GPL-3.0 means anyone can download, use, modify, and redistribute MacParakeet. Anyone can read the source to verify it does what I claim. And anyone who distributes a modified version must also release their source under GPL-3.0.

That last point is why I chose GPL over MIT or Apache. FluidAudio — the speech engine underneath — is Apache 2.0, which is appropriate for an SDK that other developers embed in their own apps. MacParakeet is an end-user application. If someone improves it, those improvements should be available to everyone, not locked inside a proprietary fork.

If you’re a developer who wants to use FluidAudio in a closed-source app, you absolutely can — FluidAudio’s Apache 2.0 license permits that. The GPL applies to MacParakeet’s application code, not to its dependencies.

What’s inside

For developers who want to look under the hood or contribute:

Stack. Swift 6, SwiftUI, macOS 14.2+, Apple Silicon only. SQLite via GRDB for persistence. Parakeet TDT 0.6B-v3 via FluidAudio CoreML for speech recognition. No Electron, no web views, no Python subprocesses.

Architecture. ~125 source files across four targets: the main app, a CLI tool, a shared core library (no UI dependencies), and a separate ViewModel layer. The core library handles transcription, dictation, database, export, and text processing. The GUI imports the core and ViewModels. The CLI imports the core directly.

Testing. 825 tests. Unit tests for text processing and models, database tests against in-memory SQLite, integration tests for service boundaries. swift test runs the full suite.

Text processing. A deterministic pipeline — filler word removal, custom word replacements, text snippet expansion, whitespace normalization — that runs after transcription. No LLM required. Predictable output every time.

Speaker diarization. Identifies who spoke when, using FluidAudio’s offline diarization pipeline. Available for file transcription.

AI features. Optional cloud LLM integration for transcript summarization and chat. Bring your own API key (OpenAI, Anthropic, Ollama, OpenRouter). Entirely opt-in — the app works completely offline without it.

The app was built primarily with AI coding agents — Claude Code doing most of the implementation, guided by a structured spec kernel. I wrote about the methodology if you’re curious about that process.

How to get it

Download the app: macparakeet.com — notarized DMG, drag to Applications, done. Auto-updates via Sparkle.

Build from source:

git clone https://github.com/moona3k/macparakeet
cd macparakeet
swift test              # verify everything passes
scripts/dev/run_app.sh  # build and launch

The first launch downloads the Parakeet TDT model (~6 GB) to ~/Library/Application Support/MacParakeet/models/. After that, everything runs offline.

This is not abandonware

MacParakeet is my daily driver.
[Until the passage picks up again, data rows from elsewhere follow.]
// tb_mips_alu_control: exhaustive test of the local ALU decoder.
// For every ALUOp code and all 64 func values, checks ALUctr: Add, Sub, Or
// for the direct requests; for R-format, Sub for func 100010, Add otherwise.
module tb_mips_alu_control;
  import mips_pkg::*;

  alu_op_e    alu_op;
  logic [5:0] funct;
  alu_ctrl_e  alu_ctrl;
  int         checks = 0, failures = 0;

  mips_alu_control dut (.alu_op(alu_op), .funct(funct), .alu_ctrl(alu_ctrl));

  initial begin
    #100000;
    failures++;
    $display("TB_RESULT checks=%0d failures=%0d", checks, failures);
    $finish;
  end

  initial begin
    alu_op_e ops[4] = '{ALUOP_ADD, ALUOP_SUB, ALUOP_OR, ALUOP_FUNC};
    for (int o = 0; o < 4; o++) begin
      for (int f = 0; f < 64; f++) begin
        alu_ctrl_e exp;
        alu_op = ops[o];
        funct  = 6'(f);
        #1;
        case (o)
          0: exp = ALU_ADD;
          1: exp = ALU_SUB;
          2: exp = ALU_OR;
          default: exp = (f == 'h22) ? ALU_SUB : ALU_ADD;
        endcase
        checks++;
        if (alu_ctrl !== exp) begin
          failures++;
          $display("FAIL aluop=%0d funct=%b got %0d exp %0d", o, funct, alu_ctrl, exp);
        end
      end
    end
    $display("TB_RESULT checks=%0d failures=%0d", checks, failures);
    $finish;
  end
endmodule
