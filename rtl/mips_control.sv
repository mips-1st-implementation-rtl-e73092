// mips_control: the main decoder ("decode ROM") of the single-cycle MIPS core.
//
// The 6-bit opcode is the ROM address; each row holds the datapath control
// signals for one instruction. The rows follow the course's decode table for
// add/sub (both R-format, opcode 000000), ori, lw, sw, beq and j. Entries the
// table leaves as don't-care are driven to 0 here, and MemRead (drawn in the
// datapath figure but not in the table) is set for lw only. Opcodes outside
// the table decode to an all-zero row, which writes nothing and falls
// through to PC+4: they behave as no-ops (a choice of this design).
//
// Purely combinational; the R-format row asks the local ALU decoder to use
// the func field (ALUOp = ALUOP_FUNC).
module mips_control
  import mips_pkg::*;
(
  input  logic [5:0] opcode,
  output ctrl_t      ctrl
);

  always_comb begin
    ctrl        = '0;
    ctrl.alu_op = ALUOP_ADD;
    unique case (opcode)
      OP_RTYPE: begin
        ctrl.reg_dst   = 1'b1;
        ctrl.reg_write = 1'b1;
        ctrl.alu_op    = ALUOP_FUNC;
      end
      OP_ORI: begin
        ctrl.alu_src   = 1'b1;
        ctrl.reg_write = 1'b1;
        ctrl.ext_op    = 1'b0;
        ctrl.alu_op    = ALUOP_OR;
      end
      OP_LW: begin
        ctrl.alu_src    = 1'b1;
        ctrl.mem_to_reg = 1'b1;
        ctrl.reg_write  = 1'b1;
        ctrl.mem_read   = 1'b1;
        ctrl.ext_op     = 1'b1;
        ctrl.alu_op     = ALUOP_ADD;
      end
      OP_SW: begin
        ctrl.alu_src   = 1'b1;
        ctrl.mem_write = 1'b1;
        ctrl.ext_op    = 1'b1;
        ctrl.alu_op    = ALUOP_ADD;
      end
      OP_BEQ: begin
        ctrl.branch = 1'b1;
        ctrl.alu_op = ALUOP_SUB;
      end
      OP_J: begin
        ctrl.jump = 1'b1;
      end
      default: ;
    endcase
  end

  // Every row does at most one of: write a register, store, branch, jump.
  always_comb begin
    assert ($countones({ctrl.reg_write, ctrl.mem_write, ctrl.branch, ctrl.jump}) <= 1)
      else $error("mips_control: conflicting control row for opcode %b", opcode);
  end

endmodule
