// tb_mips_control: checks the main decoder against the decode table.
// The expected rows are the course table for add/sub (R-format), ori, lw,
// sw, beq and jump, with don't-care entries given the value the design
// drives (0). All 64 opcodes are tried; opcodes outside the table must not
// write a register or memory, branch or jump.
module tb_mips_control;
  import mips_pkg::*;

  logic [5:0] opcode;
  ctrl_t      ctrl;
  int         checks = 0, failures = 0;

  mips_control dut (.opcode(opcode), .ctrl(ctrl));

  initial begin
    #100000;
    failures++;
    $display("TB_RESULT checks=%0d failures=%0d", checks, failures);
    $finish;
  end

  // expected {RegDst, ALUSrc, MemtoReg, RegWrite, MemRead, MemWrite, Branch, Jump, ExtOp}
  function automatic logic [8:0] exp_row(logic [5:0] op);
    case (op)
      6'b000000: return 9'b1_0_0_1_0_0_0_0_0;
      6'b001101: return 9'b0_1_0_1_0_0_0_0_0;
      6'b100011: return 9'b0_1_1_1_1_0_0_0_1;
      6'b101011: return 9'b0_1_0_0_0_1_0_0_1;
      6'b000100: return 9'b0_0_0_0_0_0_1_0_0;
      6'b000010: return 9'b0_0_0_0_0_0_0_1_0;
      default:   return 9'b0;
    endcase
  endfunction

  function automatic logic [2:0] exp_aluop(logic [5:0] op);
    case (op)
      6'b000000: return 3'b111;  // use func
      6'b001101: return 3'b010;  // Or
      6'b000100: return 3'b001;  // Sub
      default:   return 3'b000;  // Add
    endcase
  endfunction

  initial begin
    for (int i = 0; i < 64; i++) begin
      logic [8:0] got;
      opcode = 6'(i);
      #1;
      got = {ctrl.reg_dst, ctrl.alu_src, ctrl.mem_to_reg, ctrl.reg_write,
             ctrl.mem_read, ctrl.mem_write, ctrl.branch, ctrl.jump, ctrl.ext_op};
      checks++;
      if (got !== exp_row(opcode)) begin
        failures++;
        $display("FAIL opcode=%b row %b exp %b", opcode, got, exp_row(opcode));
      end
      checks++;
      if (ctrl.alu_op !== exp_aluop(opcode)) begin
        failures++;
        $display("FAIL opcode=%b aluop %b exp %b", opcode, ctrl.alu_op, exp_aluop(opcode));
      end
    end
    $display("TB_RESULT checks=%0d failures=%0d", checks, failures);
    $finish;
  end
endmodule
I use it for dictation in every app, for transcribing meetings, for turning voice memos into text. It’s the first thing I’d reinstall on a fresh Mac. There’s something quietly satisfying about knowing other people are running software you built and use yourself every day.

That daily use matters because open-source projects without active maintainers rot. This one won’t. I notice when something breaks because it breaks for me first, and I fix it. The app is at v0.4 — feature-complete for dictation and transcription, stable for daily use, still being actively polished.

The GitHub issues are open. If something doesn’t work, file a bug. If something should work differently, say so. The codebase is documented — CLAUDE.md at the root has the full project context, architecture decisions, and contribution patterns.

Local voice input on Mac should be fast, private, and free. Now it is.